BRIEF
Give the data back exactly as it stands.

RECORDS FOR THIS TASK
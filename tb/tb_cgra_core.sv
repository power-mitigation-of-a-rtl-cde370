// tb_cgra_core: a 3x4 CGRA (8 banks) with the CGRA enable active one clock
// in three and the loading enable one clock in two.  Loads two contexts
// and input data, runs context 1 (adders on row 0 fed through a permuted
// input buffer, multiply by an immediate on row 1 with OUT2 taking the
// up-right neighbour, pass and loop-accumulate on row 2, one bank not
// written) and then context 0 (a copy network) on the same data, reading
// every result back.  Expected values are computed here from the
// configured dataflow; the run length in CGRA clocks is checked against
// len + ROWS + 3.
module tb_cgra_core;
  import harp_pkg::*;
  localparam int R = 3, C = 4, NB = 2 * C, D = 64, L = 40;

  logic clk = 0, rst_n = 0, ce = 0, ce_sys = 0;
  logic dma_we = 0, run_req = 0, run_ack, busy;
  dma_region_e dma_region;
  logic [13:0] dma_addr;
  logic [31:0] dma_wdata, dma_rdata, last_cycles;
  logic [1:0] run_ctx;
  logic [15:0] run_len;
  int checks = 0, failures = 0;
  int unsigned mem_in [NB][L];
  int unsigned expv [NB][L];
  int ce_cnt = 0;

  cgra_core #(.ROWS(R), .COLS(C), .DEPTH(D), .NCTX(2)) dut (.*);

  always #5 clk = ~clk;
  // enables: CGRA 1 in 3, loading side 1 in 2
  always @(posedge clk) begin
    ce_cnt <= ce_cnt + 1;
    ce     <= ((ce_cnt + 1) % 3 == 0);
    ce_sys <= ((ce_cnt + 1) % 2 == 0);
  end
  initial begin
    #2000000; failures++;
    $display("TB_RESULT checks=%0d failures=%0d", checks, failures); $finish;
  end

  task automatic check(bit cond, string what);
    checks++;
    if (!cond) begin failures++; $display("FAIL %s", what); end
  endtask

  task automatic dma_write(dma_region_e rg, logic [13:0] a, logic [31:0] d);
    @(posedge clk iff ce_sys); #1;
    dma_we = 1; dma_region = rg; dma_addr = a; dma_wdata = d;
    @(posedge clk iff ce_sys); #1;
    dma_we = 0;
  endtask

  task automatic dma_read(int bank, int word, output logic [31:0] d);
    @(posedge clk iff ce_sys); #1;
    dma_region = R_MEM_OUT; dma_addr = {5'(bank), 9'(word)};
    @(posedge clk iff ce_sys); #1;
    d = dma_rdata;
  endtask

  function automatic logic [31:0] pe(pe_op_e op, pe_src_e s1, pe_src_e s2, bit ui, logic [15:0] imm);
    pe_cfg_t c;
    c = '0; c.op = op; c.src1 = s1; c.src2 = s2; c.use_imm = ui; c.imm = imm;
    return 32'(c);
  endfunction

  task automatic cfg_write(int ctx, int slot, logic [31:0] w);
    dma_write(R_CONFIG, {2'(ctx), 4'd0, 8'(slot)}, w);
  endtask

  task automatic run(int ctx, int len);
    int t0, t1;
    @(posedge clk iff ce_sys); #1;
    run_ctx = 2'(ctx); run_len = 16'(len); run_req = 1;
    wait (run_ack);
    @(posedge clk iff ce_sys); #1;
    run_req = 0;
    wait (!run_ack);
    check(last_cycles == 32'(len + R + 3), $sformatf("run length %0d CGRA clocks, expected %0d",
                                                    last_cycles, len + R + 3));
  endtask

  task automatic compare(string tag);
    for (int b = 0; b < NB; b++)
      for (int i = 0; i < L; i++) begin
        logic [31:0] d;
        dma_read(b, i, d);
        check(d == expv[b][i], $sformatf("%s bank %0d word %0d got %h exp %h", tag, b, i, d, expv[b][i]));
      end
  endtask

  initial begin
    dma_region = R_MEM_IN; dma_addr = 0; dma_wdata = 0; run_ctx = 0; run_len = 0;
    repeat (4) @(posedge clk);
    rst_n = 1;
    // ---- context 1
    for (int r = 0; r < R; r++)
      for (int c = 0; c < C; c++) begin
        logic [31:0] w;
        if (r == 0)       w = pe(OP_ADD, S_UP, S_UP2, 0, 0);
        else if (r == 1)  w = pe(OP_MUL, S_UP, S_UPRIGHT, 1, 16'd3);
        else if (c % 2 == 0) w = pe(OP_PASS, S_UP, S_UP2, 0, 0);
        else              w = pe(OP_ADD, S_LOOP, S_UP, 0, 0);
        cfg_write(1, r * C + c, w);
      end
    for (int j = 0; j < NB; j++) cfg_write(1, R * C + j, 32'((j + 1) % NB));
    for (int k = 0; k < NB; k++) cfg_write(1, R * C + NB + k, (k == NB - 1) ? 32'(k) : (32'h100 | 32'(k)));
    // ---- context 0: copy bank 2c (through every row) to banks 2c and 2c+1
    for (int r = 0; r < R; r++)
      for (int c = 0; c < C; c++) cfg_write(0, r * C + c, pe(OP_PASS, S_UP, S_UP, 0, 0));
    for (int j = 0; j < NB; j++) cfg_write(0, R * C + j, 32'(j));
    for (int k = 0; k < NB; k++) cfg_write(0, R * C + NB + k, 32'h100 | 32'(2 * (k / 2)));
    // ---- data; the last output bank gets a marker that context 1 must keep
    for (int b = 0; b < NB; b++)
      for (int i = 0; i < L; i++) begin
        mem_in[b][i] = $urandom;
        dma_write(R_MEM_IN, {5'(b), 9'(i)}, mem_in[b][i]);
        if (b == NB - 1) dma_write(R_MEM_OUT, {5'(b), 9'(i)}, 32'hA5A5_0000 + 32'(i));
      end
    // ---- expected results of context 1
    begin
      int unsigned acc [C];
      for (int c = 0; c < C; c++) acc[c] = 0;
      for (int i = 0; i < L; i++) begin
        int unsigned bin [NB], r0 [C];
        for (int j = 0; j < NB; j++) bin[j] = mem_in[(j + 1) % NB][i];
        for (int c = 0; c < C; c++) r0[c] = bin[2*c] + bin[2*c+1];
        for (int c = 0; c < C; c++) begin
          int unsigned up_r;
          up_r = (c + 1 < C) ? r0[c+1] : 0;
          if (c % 2 == 0) begin
            expv[2*c][i]   = r0[c] * 3;
            expv[2*c+1][i] = up_r;
          end else begin
            acc[c] += r0[c] * 3;
            expv[2*c][i]   = acc[c];
            expv[2*c+1][i] = r0[c] * 3;
          end
        end
        expv[NB-1][i] = 32'hA5A5_0000 + i;
      end
    end
    run(1, L);
    compare("ctx1");
    // ---- context 0 on the same data
    for (int i = 0; i < L; i++)
      for (int k = 0; k < NB; k++) expv[k][i] = mem_in[2 * (k / 2)][i];
    run(0, L);
    compare("ctx0");
    $display("TB_RESULT checks=%0d failures=%0d", checks, failures);
    $finish;
  end
endmodule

RESPONSE TO THIS TASK
filename tb/tb_cgra_core.sv
repository power-mitigation-of-a-rtl-cde370
// tb_cgra_core: a 3x4 CGRA (8 banks) with the CGRA enable active one clock
// in three and the loading enable one clock in two.  Loads two contexts
// and input data, runs context 1 (adders on row 0 fed through a permuted
// input buffer, multiply by an immediate on row 1 with OUT2 taking the
// up-right neighbour, pass and loop-accumulate on row 2, one bank not
// written) and then context 0 (a copy network) on the same data, reading
// every result back.  Expected values are computed here from the
// configured dataflow; the run length in CGRA clocks is checked against
// len + ROWS + 3.
module tb_cgra_core;
  import harp_pkg::*;
  localparam int R = 3, C = 4, NB = 2 * C, D = 64, L = 40;

  logic clk = 0, rst_n = 0, ce = 0, ce_sys = 0;
  logic dma_we = 0, run_req = 0, run_ack, busy;
  dma_region_e dma_region;
  logic [13:0] dma_addr;
  logic [31:0] dma_wdata, dma_rdata, last_cycles;
  logic [1:0] run_ctx;
  logic [15:0] run_len;
  int checks = 0, failures = 0;
  int unsigned mem_in [NB][L];
  int unsigned expv [NB][L];
  int ce_cnt = 0;

  cgra_core #(.ROWS(R), .COLS(C), .DEPTH(D), .NCTX(2)) dut (.*);

  always #5 clk = ~clk;
  // enables: CGRA 1 in 3, loading side 1 in 2
  always @(posedge clk) begin
    ce_cnt <= ce_cnt + 1;
    ce     <= ((ce_cnt + 1) % 3 == 0);
    ce_sys <= ((ce_cnt + 1) % 2 == 0);
  end
  initial begin
    #2000000; failures++;
    $display("TB_RESULT checks=%0d failures=%0d", checks, failures); $finish;
  end

  task automatic check(bit cond, string what);
    checks++;
    if (!cond) begin failures++; $display("FAIL %s", what); end
  endtask

  task automatic dma_write(dma_region_e rg, logic [13:0] a, logic [31:0] d);
    @(posedge clk iff ce_sys); #1;
    dma_we = 1; dma_region = rg; dma_addr = a; dma_wdata = d;
    @(posedge clk iff ce_sys); #1;
    dma_we = 0;
  endtask

  task automatic dma_read(int bank, int word, output logic [31:0] d);
    @(posedge clk iff ce_sys); #1;
    dma_region = R_MEM_OUT; dma_addr = {5'(bank), 9'(word)};
    @(posedge clk iff ce_sys); #1;
    d = dma_rdata;
  endtask

  function automatic logic [31:0] pe(pe_op_e op, pe_src_e s1, pe_src_e s2, bit ui, logic [15:0] imm);
    pe_cfg_t c;
    c = '0; c.op = op; c.src1 = s1; c.src2 = s2; c.use_imm = ui; c.imm = imm;
    return 32'(c);
  endfunction

  task automatic cfg_write(int ctx, int slot, logic [31:0] w);
    dma_write(R_CONFIG, {2'(ctx), 4'd0, 8'(slot)}, w);
  endtask

  task automatic run(int ctx, int len);
    int t0, t1;
    @(posedge clk iff ce_sys); #1;
    run_ctx = 2'(ctx); run_len = 16'(len); run_req = 1;
    wait (run_ack);
    @(posedge clk iff ce_sys); #1;
    run_req = 0;
    wait (!run_ack);
    check(last_cycles == 32'(len + R + 3), $sformatf("run length %0d CGRA clocks, expected %0d",
                                                    last_cycles, len + R + 3));
  endtask

  task automatic compare(string tag);
    for (int b = 0; b < NB; b++)
      for (int i = 0; i < L; i++) begin
        logic [31:0] d;
        dma_read(b, i, d);
        check(d == expv[b][i], $sformatf("%s bank %0d word %0d got %h exp %h", tag, b, i, d, expv[b][i]));
      end
  endtask

  initial begin
    dma_region = R_MEM_IN; dma_addr = 0; dma_wdata = 0; run_ctx = 0; run_len = 0;
    repeat (4) @(posedge clk);
    rst_n = 1;
    // ---- context 1
    for (int r = 0; r < R; r++)
      for (int c = 0; c < C; c++) begin
        logic [31:0] w;
        if (r == 0)       w = pe(OP_ADD, S_UP, S_UP2, 0, 0);
        else if (r == 1)  w = pe(OP_MUL, S_UP, S_UPRIGHT, 1, 16'd3);
        else if (c % 2 == 0) w = pe(OP_PASS, S_UP, S_UP2, 0, 0);
        else              w = pe(OP_ADD, S_LOOP, S_UP, 0, 0);
        cfg_write(1, r * C + c, w);
      end
    for (int j = 0; j < NB; j++) cfg_write(1, R * C + j, 32'((j + 1) % NB));
    for (int k = 0; k < NB; k++) cfg_write(1, R * C + NB + k, (k == NB - 1) ? 32'(k) : (32'h100 | 32'(k)));
    // ---- context 0: copy bank 2c (through every row) to banks 2c and 2c+1
    for (int r = 0; r < R; r++)
      for (int c = 0; c < C; c++) cfg_write(0, r * C + c, pe(OP_PASS, S_UP, S_UP, 0, 0));
    for (int j = 0; j < NB; j++) cfg_write(0, R * C + j, 32'(j));
    for (int k = 0; k < NB; k++) cfg_write(0, R * C + NB + k, 32'h100 | 32'(2 * (k / 2)));
    // ---- data; the last output bank gets a marker that context 1 must keep
    for (int b = 0; b < NB; b++)
      for (int i = 0; i < L; i++) begin
        mem_in[b][i] = $urandom;
        dma_write(R_MEM_IN, {5'(b), 9'(i)}, mem_in[b][i]);
        if (b == NB - 1) dma_write(R_MEM_OUT, {5'(b), 9'(i)}, 32'hA5A5_0000 + 32'(i));
      end
    // ---- expected results of context 1
    begin
      int unsigned acc [C];
      for (int c = 0; c < C; c++) acc[c] = 0;
      for (int i = 0; i < L; i++) begin
        int unsigned bin [NB], r0 [C];
        for (int j = 0; j < NB; j++) bin[j] = mem_in[(j + 1) % NB][i];
        for (int c = 0; c < C; c++) r0[c] = bin[2*c] + bin[2*c+1];
        for (int c = 0; c < C; c++) begin
          int unsigned up_r;
          up_r = (c + 1 < C) ? r0[c+1] : 0;
          if (c % 2 == 0) begin
            expv[2*c][i]   = r0[c] * 3;
            expv[2*c+1][i] = up_r;
          end else begin
            acc[c] += r0[c] * 3;
            expv[2*c][i]   = acc[c];
            expv[2*c+1][i] = r0[c] * 3;
          end
        end
        expv[NB-1][i] = 32'hA5A5_0000 + i;
      end
    end
    run(1, L);
    compare("ctx1");
    // ---- context 0 on the same data
    for (int i = 0; i < L; i++)
      for (int k = 0; k < NB; k++) expv[k][i] = mem_in[2 * (k / 2)][i];
    run(0, L);
    compare("ctx0");
    $display("TB_RESULT checks=%0d failures=%0d", checks, failures);
    $finish;
  end
endmodule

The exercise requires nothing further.